Ou seja, quando finalmente encontro um computador livre, o que é que encontro? Uma caixa cheia de emails sobre o barco. Bem, também pode ser pior, como aquele email da administração da missão da ONU que era bem claro: É PROIBIDO DORMIR NOS ESCRITÓRIOS DA BASE. TÊM 48 HORAS PARA SAIR. (Quase que juro que estava a negrito). Razão oficial: “Agora, os funcionários da ONU já têm alternativa: o barco.” GRRRRRR, grunho eu.
Parecia uma declaração de guerra. Eu, no imediato, optei pela técnica da defesa: “eles escreveram a palavra office, não fazem referência às tents montadas às portas dos offices.” OK, OK, depois rendi-me.

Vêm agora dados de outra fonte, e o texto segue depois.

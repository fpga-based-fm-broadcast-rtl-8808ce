// tb_fm_monitor_top: end-to-end run of the monitor at reduced size
// (4 channels, 256-point FFT, 48-tap channel filters, 15-tap mono filter,
// 64-word record banks), driven only through its pins.
//
// An ADC model puts four carriers on adc_data, one new sample per ENC
// rising edge; they are unmodulated while the spectrum is sensed and are
// then frequency modulated by a 2 kHz tone with a different deviation per
// carrier. A mode-0 SPI master plays the user-interface controller: it
// starts sensing, polls the status byte, reads the frequency list, then
// streams a channel, records two channels (one until its bank overflows,
// one stopped by "stop all"), switches to playback, and returns to idle.
//
// Checked here: status bytes (link OK, busy, done); frequency list =
// carrier car_bin * FREQ_STEP, strongest first; sensing time; demodulated
// amplitude per channel = deviation * R / fs * 2^16; PWM duty over 256
// clocks = audio byte / 256; playback returns exactly the words recorded;
// full/recording flags. Each mechanism is counted and must occur.
//
// The expected values are worked out here, independently of the RTL; the
// rates and sizes checked follow the original description where it gives
// them, and the stimulus, reduced sizes and tolerances are this testbench's
// own choices.
module tb_fm_monitor_top;
  import fm_pkg::*;
  logic clk = 1'b0, rst_n = 1'b0;
  always #5 clk = ~clk;
  int checks = 0, failures = 0;
  localparam real PI = 3.14159265358979323846;
  localparam int CH = 4, NFFT = 256, STEP = 40, CIC_R = 40, DEPTH = 64, DECIM = 5, TAPS = 48, MTAPS = 15;
  localparam real FS = 10.0e6;

  logic [11:0] adc_data = '0;
  logic adc_enc, sck = 0, ss_n = 1, mosi = 0, miso, pwm_out, sbusy;
  logic ch_we = 0, mono_we = 0;
  logic [1:0] ch_ch = '0;
  logic [$clog2(TAPS)-1:0] ch_addr = '0;
  logic [$clog2(MTAPS)-1:0] mono_addr = '0;
  logic signed [15:0] ch_dat = '0, mono_dat = '0;
  logic [7:0] led;
  logic [CH-1:0] recording, rec_full;

  fm_monitor_top #(.CHANNELS(CH), .FFT_N(NFFT), .ENC_DIV(10), .FREQ_STEP(STEP), .CH_TAPS(TAPS),
                   .MONO_TAPS(MTAPS), .CIC_R(CIC_R), .REC_DEPTH(DEPTH), .REC_DECIM(DECIM)) dut (
    .clk, .rst_n, .adc_data, .adc_enc, .spi_sck(sck), .spi_ss_n(ss_n), .spi_mosi(mosi), .spi_miso(miso),
    .ch_coef_we(ch_we), .ch_coef_ch(ch_ch), .ch_coef_addr(ch_addr), .ch_coef_data(ch_dat),
    .mono_coef_we(mono_we), .mono_coef_addr(mono_addr), .mono_coef_data(mono_dat),
    .pwm_out, .led, .sense_busy(sbusy), .recording, .rec_full);

  // ---------------- ADC model: four carriers ----------------
  int  car_bin [CH] = '{26, 51, 77, 102};
  real amp  [CH] = '{420.0, 500.0, 300.0, 360.0};   // strength order: 51, 26, 102, 77
  real dev  [CH] = '{25.0e3, 40.0e3, 15.0e3, 30.0e3};
  real ph   [CH] = '{0.0, 0.0, 0.0, 0.0};
  bit  modulate = 0;
  real v, t_audio = 0.0;
  always @(posedge adc_enc) begin
    v = 0.0;
    for (int c = 0; c < CH; c++) begin
      v += amp[c] * $cos(ph[c]);
      ph[c] += 2.0 * PI * (car_bin[c] * FS / NFFT + (modulate ? dev[c] * $sin(2.0 * PI * 2.0e3 * t_audio) : 0.0)) / FS;
      if (ph[c] > 2.0 * PI) ph[c] -= 2.0 * PI;
    end
    t_audio += 1.0 / FS;
    adc_data <= 12'($rtoi(v));
  end

  // ---------------- SPI master ----------------
  task automatic xfer(input logic [7:0] mo, output logic [7:0] mi);
    ss_n = 0; repeat (10) @(negedge clk);
    for (int b = 7; b >= 0; b--) begin
      mosi = mo[b]; repeat (10) @(negedge clk);
      sck = 1; mi[b] = miso; repeat (10) @(negedge clk);
      sck = 0;
    end
    repeat (8) @(negedge clk);
    ss_n = 1; repeat (10) @(negedge clk);
  endtask

  // ---------------- mechanism counters ----------------
  int m_sense_done = 0, m_busy_reply = 0, m_list_read = 0, m_stream = 0, m_rec_start = 0,
      m_overflow = 0, m_stop_all = 0, m_play = 0, m_play_done = 0, m_mode_switch = 0,
      m_pwm_window = 0, m_sense_reject = 0;
  int n_sense_start = 0;
  logic [CH-1:0] full_d = '0;
  logic stream_d = 0;
  always @(posedge clk) if (rst_n) begin
    m_sense_done  += dut.sense_done;
    n_sense_start += dut.sense_start;
    m_play_done   += dut.play_done;
    m_stop_all    += dut.rec_stop_all;
    m_rec_start   += $countones(dut.rec_start);
    m_play        += dut.play_start;
    if (dut.play_start && stream_d) m_mode_switch++;
    stream_d <= dut.stream_en;
    for (int c = 0; c < CH; c++) if (rec_full[c] && !full_d[c]) m_overflow++;
    full_d <= rec_full;
  end

  // record log of channel 1, taken where the bank stores a word
  int rec_log [$], play_log [$];
  always @(posedge clk) if (rst_n) begin
    if (dut.au_valid[0] && dut.u_rec.dcnt == 0 && recording[1]) rec_log.push_back(int'(dut.au_data[1]));
    if (dut.play_valid) play_log.push_back(int'(dut.play_data));
  end

  // PWM check: while audio is on, average pwm_out over 256 clocks of a
  // constant audio byte and compare with the byte
  int pw_cnt = 0, pw_hi = 0;
  logic [7:0] pw_val;
  always @(posedge clk) if (rst_n) begin
    if (!(dut.stream_en || dut.playing) || (dut.audio_q[15:8] ^ 8'h80) != pw_val) begin
      pw_val = dut.audio_q[15:8] ^ 8'h80; pw_cnt = -4; pw_hi = 0;
    end else begin
      if (pw_cnt >= 0) pw_hi += pwm_out;
      pw_cnt++;
      if (pw_cnt == 256) begin
        checks++;
        if (pw_hi < int'(pw_val) - 2 || pw_hi > int'(pw_val) + 2) begin
          failures++; $display("pwm duty %0d/256 for byte %0d", pw_hi, pw_val);
        end
        m_pwm_window++; pw_cnt = -100000;
      end
    end
  end

  task automatic chk(input bit c, input string m);
    checks++; if (!c) begin failures++; $display("FAIL %s", m); end
  endtask

  // band-pass coefficient k of channel c: Hamming-windowed low-pass (150 kHz)
  // shifted to the carrier, passband gain 16, scaled by 2^13
  function automatic int bp_coef(input int k, input real fc);
    real m, w, lp;
    m  = k - (TAPS - 1) / 2.0;
    w  = 0.54 - 0.46 * $cos(2.0 * PI * k / (TAPS - 1));
    lp = (m == 0.0) ? 2.0 * 150.0e3 / FS : $sin(2.0 * PI * 150.0e3 / FS * m) / (PI * m);
    return $rtoi(16.0 * 8192.0 * 2.0 * lp * w * $cos(2.0 * PI * fc / FS * m));
  endfunction

  logic [7:0] r;
  int order [CH] = '{1, 0, 3, 2};   // carriers by falling strength
  int t0, t_sense;
  real pk [CH];

  initial begin
    repeat (5) @(posedge clk);
    rst_n = 1'b1;
    repeat (20) @(negedge clk);
    // link check: the first reply is the link-OK status
    xfer(8'hFF, r); chk(r == ST_LINK_OK, "link OK status");
    // sense, a second sense while busy is ignored
    t0 = $time / 10;
    xfer(CMD_SENSE, r);
    xfer(CMD_SENSE, r); if (r == ST_BUSY) m_busy_reply++;
    xfer(8'hFF, r); if (r == ST_BUSY) m_busy_reply++;
    chk(sbusy, "sense busy");
    while (r != ST_DONE) begin xfer(8'hFF, r); if ($time / 10 - t0 > 200000) break; end
    t_sense = $time / 10 - t0;
    if (n_sense_start == 1) m_sense_reject++;
    chk(m_sense_done == 1, "one sensing run");
    // read the list: count, then 2 bytes per channel
    xfer(CMD_SEND_FREQS, r);
    xfer(CMD_SEND_FREQS, r); chk(r == CH, "number of stations");
    for (int i = 0; i < 2 * CH; i++) begin
      logic [15:0] f;
      f = 16'(car_bin[order[i/2]] * STEP);
      xfer(CMD_SEND_FREQS, r);
      checks++;
      if (r != ((i % 2 == 0) ? f[7:0] : f[15:8])) begin failures++; $display("list byte %0d = %0d", i, r); end
    end
    m_list_read++;
    xfer(8'hFF, r);
    // the reported stations tune the demodulators
    for (int c = 0; c < CH; c++) chk(dut.peaks[c].bin == 11'(car_bin[order[c]]), "peak car_bin");
    // load filters for the stations found (channel c gets station order[c])
    for (int c = 0; c < CH; c++)
      for (int k = 0; k < TAPS; k++) begin
        @(negedge clk); ch_we = 1; ch_ch = 2'(c); ch_addr = k[$clog2(TAPS)-1:0];
        ch_dat = 16'(bp_coef(k, car_bin[order[c]] * FS / NFFT));
      end
    for (int k = 0; k < MTAPS; k++) begin
      @(negedge clk); ch_we = 0; mono_we = 1; mono_addr = k[$clog2(MTAPS)-1:0];
      mono_dat = 16'(32768 / MTAPS + ((k < 32768 % MTAPS) ? 1 : 0));   // boxcar, DC gain 1
    end
    @(negedge clk); ch_we = 0; mono_we = 0;
    modulate = 1;
    // stream channel 0 while channels 1 and 2 record
    xfer(CMD_STREAM, r); xfer(8'd0, r); m_stream += dut.stream_en;
    xfer(CMD_RECORD, r); xfer(8'd1, r);
    xfer(CMD_RECORD, r); xfer(8'd2, r);
    chk(recording == 4'b0110, "recording ch1, ch2");
    // settle, then measure the demodulated amplitude over one audio period
    repeat (60000) @(negedge clk);
    pk = '{0.0, 0.0, 0.0, 0.0};
    for (int i = 0; i < 50000; i++) begin
      @(negedge clk);
      for (int c = 0; c < CH; c++) if (dut.au_valid[c]) begin
        real a;
        a = real'(dut.au_data[c]); a = (a < 0.0) ? -a : a;
        if (a > pk[c]) pk[c] = a;
      end
    end
    for (int c = 0; c < CH; c++) begin
      real e;
      e = dev[order[c]] * CIC_R / FS * 65536.0;
      checks++;
      if (pk[c] < 0.9 * e || pk[c] > 1.1 * e) begin failures++; $display("channel %0d audio peak %f exp %f", c, pk[c], e); end
    end
    // stop all recording; channel 1 is re-armed and runs until it overflows
    xfer(CMD_REC_STOP, r);
    chk(recording == 4'b0000 && dut.rec_len[2] > 0 && !rec_full[2], "stop all");
    rec_log.delete();
    xfer(CMD_RECORD, r); xfer(8'd1, r);
    while (!rec_full[1] && $time / 10 - t0 < 900000) @(negedge clk);
    chk(rec_full[1] && !recording[1] && dut.rec_len[1] == DEPTH, "channel 1 overflow");
    chk(rec_log.size() == DEPTH, "record log size");
    // switch from streaming to playback of channel 1
    play_log.delete();
    xfer(CMD_PLAYBACK, r); xfer(8'd1, r);
    chk(dut.playing && !dut.stream_en, "playback mode");
    while (dut.playing && $time / 10 - t0 < 1500000) @(negedge clk);
    chk(play_log.size() == DEPTH, "playback length");
    for (int i = 0; i < play_log.size() && i < rec_log.size(); i++) begin
      checks++; if (play_log[i] != rec_log[i]) begin failures++; if (failures < 20) $display("play %0d: %0d exp %0d", i, play_log[i], rec_log[i]); end
    end
    xfer(CMD_IDLE, r);
    chk(!dut.playing && !dut.stream_en && led == CMD_IDLE, "idle");
    // sensing time: N samples at 10 clocks, FFT N/2*log2 N, unload, peak search
    $display("sensing took %0d clocks (status polling included)", t_sense);
    chk(t_sense > 10 * NFFT + NFFT / 2 * 8 && t_sense < 10 * NFFT + NFFT / 2 * 8 + 128 + 400 + 40 + 2 * 400, "sensing time");

    $display("mechanisms: sense_done=%0d busy_reply=%0d sense_reject=%0d list_read=%0d stream=%0d rec_start=%0d overflow=%0d stop_all=%0d play=%0d play_done=%0d mode_switch=%0d pwm_windows=%0d",
             m_sense_done, m_busy_reply, m_sense_reject, m_list_read, m_stream, m_rec_start, m_overflow,
             m_stop_all, m_play, m_play_done, m_mode_switch, m_pwm_window);
    chk(m_sense_done > 0, "mechanism: sensing run");
    chk(m_busy_reply > 0, "mechanism: busy status");
    chk(m_sense_reject > 0, "mechanism: sense ignored while busy");
    chk(m_list_read > 0, "mechanism: frequency list");
    chk(m_stream > 0, "mechanism: streaming");
    chk(m_rec_start > 0, "mechanism: record start");
    chk(m_overflow > 0, "mechanism: record overflow");
    chk(m_stop_all > 0, "mechanism: stop all recording");
    chk(m_play > 0, "mechanism: playback");
    chk(m_play_done > 0, "mechanism: playback end");
    chk(m_mode_switch > 0, "mechanism: stream to playback switch");
    chk(m_pwm_window > 0, "mechanism: PWM output");
    $display("TB_RESULT checks=%0d failures=%0d", checks, failures);
    $finish;
  end
  initial begin
    repeat (2000000) @(posedge clk);
    failures++; $display("watchdog expired");
    $display("TB_RESULT checks=%0d failures=%0d", checks, failures);
    $finish;
  end
endmodule
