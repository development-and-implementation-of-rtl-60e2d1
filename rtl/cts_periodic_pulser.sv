// cts_periodic_pulser: periodic artificial trigger source.
//
// The output is high for one clock cycle and then low for the number of
// cycles given by the 32-bit low-period register, so the period is
// low_period + 1 cycles (10 ns steps at 100 MHz, up to about 42.9 s). A low
// period of 0 gives a constantly high output. The meaning of the register
// value follows the design's register description of the periodical pulser
// block (0x30); the single-cycle high phase is this implementation's
// choice.
//
// Timing: the output is registered. After reset the first pulse appears in
// the second cycle; a new low period takes effect at the next comparison.
module cts_periodic_pulser #(
  parameter int unsigned CNT_W = 32
) (
  input  logic             clk,
  input  logic             rst,
  input  logic [CNT_W-1:0] low_period,
  output logic             pulse
);

  logic [CNT_W-1:0] cnt;

  always_ff @(posedge clk) begin
    if (rst) begin
      cnt   <= '0;
      pulse <= 1'b0;
    end else if (cnt >= low_period) begin
      cnt   <= '0;
      pulse <= 1'b1;
    end else begin
      cnt   <= cnt + 1'b1;
      pulse <= 1'b0;
    end
  end

endmodule
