// tb_cts_periodic_pulser: checks the periodical pulser.
//
// For several low periods N (including 0 = constantly high) the distance
// between consecutive pulses must be exactly N+1 cycles and each pulse must
// last one cycle. A 32-bit period of 2^32-1 is checked to keep the output low
// for a long stretch.
module tb_cts_periodic_pulser;
  logic clk = 0, rst = 1;
  logic [31:0] low_period;
  logic pulse;
  int checks = 0, failures = 0;

  cts_periodic_pulser dut (.clk, .rst, .low_period, .pulse);
  always #5 clk = ~clk;

  initial begin
    int periods [6] = '{0, 1, 2, 7, 99, 1000};
    low_period = 0;
    repeat (3) @(negedge clk);
    rst = 0;
    foreach (periods[p]) begin
      int last, n;
      low_period = periods[p];
      // align to a pulse
      repeat (2) @(negedge clk);
      while (!pulse) @(negedge clk);
      last = 0; n = 0;
      for (int c = 1; c <= 5 * (periods[p] + 1); c++) begin
        @(negedge clk);
        if (pulse) begin
          checks++;
          if (c - last != periods[p] + 1) begin
            failures++;
            $display("FAIL period N=%0d distance %0d", periods[p], c - last);
          end
          last = c; n++;
        end
      end
      checks++;
      if (n != 5) begin failures++; $display("FAIL N=%0d pulses %0d", periods[p], n); end
    end
    low_period = 32'hffff_ffff;
    repeat (2) @(negedge clk);
    begin
      int highs; highs = 0;
      repeat (5000) begin @(negedge clk); if (pulse) highs++; end
      checks++;
      if (highs > 1) begin failures++; $display("FAIL long period pulses %0d", highs); end
    end
    $display("TB_RESULT checks=%0d failures=%0d", checks, failures);
    $finish;
  end

  initial begin
    #1000000;
    failures++;
    $display("watchdog expired");
    $display("TB_RESULT checks=%0d failures=%0d", checks, failures);
    $finish;
  end
endmodule
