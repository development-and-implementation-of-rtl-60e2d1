// cts_random_pulser: pseudo random trigger source.
//
// A 32-bit CRC unit is fed a constant data word and its own previous result
// every clock cycle; the CRC value serves as a pseudo random number. The
// output is high in each cycle in which that number is smaller than the
// 32-bit threshold register, so the mean rate is
// f = 100 MHz * threshold / (2^32 - 1). A threshold of 0 disables the pulser.
// The CRC/comparator structure and the rate formula follow the design's
// description of the pseudo random pulser. The polynomial (0x04C11DB7, the
// Ethernet CRC-32), the constant data word, the seed and the per-instance
// seed offset are this implementation's choices.
//
// Timing: the output is registered; the random number advances every cycle.
module cts_random_pulser #(
  parameter logic [31:0] SEED       = 32'hffff_ffff,
  parameter logic [31:0] DATA_WORD  = 32'h0000_0000,
  parameter logic [31:0] POLYNOMIAL = 32'h04c1_1db7
) (
  input  logic        clk,
  input  logic        rst,
  input  logic [31:0] threshold,
  output logic        pulse,
  output logic [31:0] prn      // current pseudo random number
);

  // One CRC step over a 32-bit data word, MSB first.
  function automatic logic [31:0] crc32_step(logic [31:0] crc, logic [31:0] data);
    logic [31:0] c;
    logic        fb;
    c = crc;
    for (int i = 31; i >= 0; i--) begin
      fb = c[31] ^ data[i];
      c  = {c[30:0], 1'b0};
      if (fb) c = c ^ POLYNOMIAL;
    end
    return c;
  endfunction

  always_ff @(posedge clk) begin
    if (rst) begin
      prn   <= SEED;
      pulse <= 1'b0;
    end else begin
      prn   <= crc32_step(prn, DATA_WORD);
      pulse <= prn < threshold;
    end
  end

endmodule
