// tb_cts_random_pulser: checks the pseudo random pulser.
//
// An independent bit-serial CRC-32 (polynomial 0x04C11DB7, constant data
// word 0) predicts the pseudo random number of every cycle; the output must
// be high exactly when the previous number was below the threshold. The
// mean rate over 20000 cycles must match threshold / 2^32 within a loose
// statistical bound, for three thresholds.
module tb_cts_random_pulser;
  logic clk = 0, rst = 1;
  logic [31:0] threshold, prn;
  logic pulse;
  int checks = 0, failures = 0;

  cts_random_pulser dut (.clk, .rst, .threshold, .pulse, .prn);
  always #5 clk = ~clk;

  function automatic logic [31:0] ref_next(logic [31:0] c);
    // shift the 32 zero data bits in one at a time
    for (int i = 0; i < 32; i++) c = c[31] ? ((c << 1) ^ 32'h04c1_1db7) : (c << 1);
    return c;
  endfunction

  initial begin
    logic [31:0] model, prev;
    real fr [3] = '{0.5, 0.1, 0.01};
    threshold = 0;
    repeat (3) @(negedge clk);
    rst = 0;
    model = 32'hffff_ffff;
    checks++;
    if (prn !== model) begin failures++; $display("FAIL seed"); end
    foreach (fr[k]) begin
      int n;
      threshold = 32'($rtoi(fr[k] * 4294967295.0));
      n = 0;
      for (int c = 0; c < 20000; c++) begin
        prev = model;
        @(negedge clk);
        model = ref_next(model);
        if (c < 200 || c % 97 == 0) begin
          checks++;
          if (prn !== model) begin failures++; if (failures < 5) $display("FAIL prn %h exp %h", prn, model); end
        end
        if (c > 0) begin
          checks++;
          if (pulse !== (prev < threshold)) begin failures++; if (failures < 5) $display("FAIL pulse"); end
        end
        if (pulse) n++;
      end
      checks++;
      if ($itor(n) < fr[k] * 20000.0 * 0.8 - 20.0 || $itor(n) > fr[k] * 20000.0 * 1.2 + 20.0) begin
        failures++;
        $display("FAIL rate for %f: %0d of 20000", fr[k], n);
      end
    end
    $display("TB_RESULT checks=%0d failures=%0d", checks, failures);
    $finish;
  end

  initial begin
    #2000000;
    failures++;
    $display("watchdog expired");
    $display("TB_RESULT checks=%0d failures=%0d", checks, failures);
    $finish;
  end
endmodule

Passo a explicar. Sugestão da minha irmã querida, comprei para levar para o Haiti uma daquelas tendas mágicas, que se montam sozinhas, mal retiradas do respectivo saco e atiradas ao ar. LINDO! Mas, e depois? Estalamos os dedos e ela dobra-se em oitos (8s) e encaixa perfeitinha na sacola? Nã!!
Quanto ao manual de instruções, garanto que se algum dia encontrar o autor/ilustrador terei uma conversinha com ele, daquelas à moda do célebre sofa, a mesma que servirá para a minha querida irmã.
Mas, de regresso ao desmontar: 60 minutos depois do início do acto da pseudo desmontagem, tinha cinco haitianos à volta da tenda (garanto que a tenda ganha vida, dá cacetadas, empurrões e outros amassos, quando mal manuseada), numa guerra para enfiá-la na sacola.
“Li pa bon”( não está bem), dizia um.
“ nap recomencé” (vamos recomeçar), pela enésima vez, acrescento eu.
“ah, mon chere!!” (expressão aparentemente inofensiva mas que em crioulo é qualquer coisa como: ‘ah, meu tanso, não é assim, só estás a fazer cagada) nota: não fui eu que disse, foram eles.
Enfim, no final, os cinco homens conseguiram (quase) dominar a bicha e dobrá-la em forma estranha, e três vezes maior do que o tamanho do saquinho.
Tive, portanto, que mudar de casa. Barco? Nã, não sou assim tão fácil. Regressei finalmente à minha casa, a tal que nunca caiu. Faz hoje uma semana que recomecei a dormir debaixo de cimento, de betão e tantas outras coisas que podem desmoronar e eventualmente causar algum tipo de desconforto. A readaptação ao cimento tem sido gradual. Primeiro dormir de luz acesa. Depois, perceber que se houver um terramoto, a electricidade (ou gerador) são das primeiras coisas a falhar. Apague-se a luz. Porta aberta, aconselhou o meu chefe. Não se aplica ao meu caso. À saída da porta tenho uma escada à direita e uma varanda à esquerda, normalmente as primeiras duas coisas que caem em primeiro lugar. Ainda não tive tempo para decidir qual o canto à casa/estúdio que será eleito em caso de tremideira. Para analisar daqui a umas duas semanas. Agora, vim no instante a Macau e já volto. Depois, logo penso de novo em cimento, betão e, pior... no barco. GRRRRR.